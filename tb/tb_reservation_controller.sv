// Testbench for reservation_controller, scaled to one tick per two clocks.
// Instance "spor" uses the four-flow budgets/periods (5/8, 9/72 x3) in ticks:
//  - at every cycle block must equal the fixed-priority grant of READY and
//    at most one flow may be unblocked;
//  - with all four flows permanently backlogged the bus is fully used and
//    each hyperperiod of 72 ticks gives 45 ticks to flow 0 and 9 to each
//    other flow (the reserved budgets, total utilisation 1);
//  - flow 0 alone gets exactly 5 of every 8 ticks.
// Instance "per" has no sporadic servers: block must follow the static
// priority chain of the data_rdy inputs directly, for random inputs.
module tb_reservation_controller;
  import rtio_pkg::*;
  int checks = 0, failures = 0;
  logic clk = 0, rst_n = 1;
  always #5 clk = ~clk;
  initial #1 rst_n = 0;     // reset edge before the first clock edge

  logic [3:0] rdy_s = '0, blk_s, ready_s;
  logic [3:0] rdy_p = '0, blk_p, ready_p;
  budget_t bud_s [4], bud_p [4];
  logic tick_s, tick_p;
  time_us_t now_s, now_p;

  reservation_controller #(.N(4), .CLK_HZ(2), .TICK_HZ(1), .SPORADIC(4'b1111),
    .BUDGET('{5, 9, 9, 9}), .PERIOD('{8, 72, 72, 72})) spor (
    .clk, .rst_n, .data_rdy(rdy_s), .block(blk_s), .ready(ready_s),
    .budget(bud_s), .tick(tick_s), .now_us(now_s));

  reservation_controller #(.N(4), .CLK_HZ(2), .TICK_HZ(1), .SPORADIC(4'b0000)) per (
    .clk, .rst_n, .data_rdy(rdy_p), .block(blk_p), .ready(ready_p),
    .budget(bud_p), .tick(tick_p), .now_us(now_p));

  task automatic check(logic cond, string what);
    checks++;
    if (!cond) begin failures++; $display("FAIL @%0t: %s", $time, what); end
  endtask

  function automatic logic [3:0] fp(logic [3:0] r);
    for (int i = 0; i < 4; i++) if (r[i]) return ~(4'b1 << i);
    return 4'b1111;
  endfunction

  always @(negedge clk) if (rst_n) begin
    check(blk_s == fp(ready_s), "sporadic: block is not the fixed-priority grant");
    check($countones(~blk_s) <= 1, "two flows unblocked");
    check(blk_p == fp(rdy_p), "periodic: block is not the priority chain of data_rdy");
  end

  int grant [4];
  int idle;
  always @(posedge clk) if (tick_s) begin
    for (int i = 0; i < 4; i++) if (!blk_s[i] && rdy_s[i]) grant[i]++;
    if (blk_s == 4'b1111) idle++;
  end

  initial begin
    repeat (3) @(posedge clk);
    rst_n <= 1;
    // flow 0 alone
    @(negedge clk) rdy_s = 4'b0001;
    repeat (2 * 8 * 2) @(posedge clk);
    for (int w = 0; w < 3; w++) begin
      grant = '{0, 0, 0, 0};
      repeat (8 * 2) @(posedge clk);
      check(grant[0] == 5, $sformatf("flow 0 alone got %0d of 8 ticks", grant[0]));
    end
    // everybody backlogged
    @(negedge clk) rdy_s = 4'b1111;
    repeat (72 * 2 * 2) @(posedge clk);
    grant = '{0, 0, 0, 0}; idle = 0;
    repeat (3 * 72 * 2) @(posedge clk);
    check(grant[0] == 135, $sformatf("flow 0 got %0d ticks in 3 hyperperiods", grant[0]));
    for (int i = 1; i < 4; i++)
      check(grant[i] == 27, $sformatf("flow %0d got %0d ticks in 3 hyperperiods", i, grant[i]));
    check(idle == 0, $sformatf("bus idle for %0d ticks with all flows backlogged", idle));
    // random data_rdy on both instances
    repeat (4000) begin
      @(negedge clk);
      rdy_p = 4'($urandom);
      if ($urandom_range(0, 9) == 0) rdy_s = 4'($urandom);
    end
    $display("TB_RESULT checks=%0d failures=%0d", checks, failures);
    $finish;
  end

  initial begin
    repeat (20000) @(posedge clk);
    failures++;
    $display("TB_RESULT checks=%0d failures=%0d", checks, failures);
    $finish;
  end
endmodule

* [Task objective] For the listing above, identify each line bearing "unblocked".

* [Finished exercise]
//    at most one flow may be unblocked;
    check($countones(~blk_s) <= 1, "two flows unblocked");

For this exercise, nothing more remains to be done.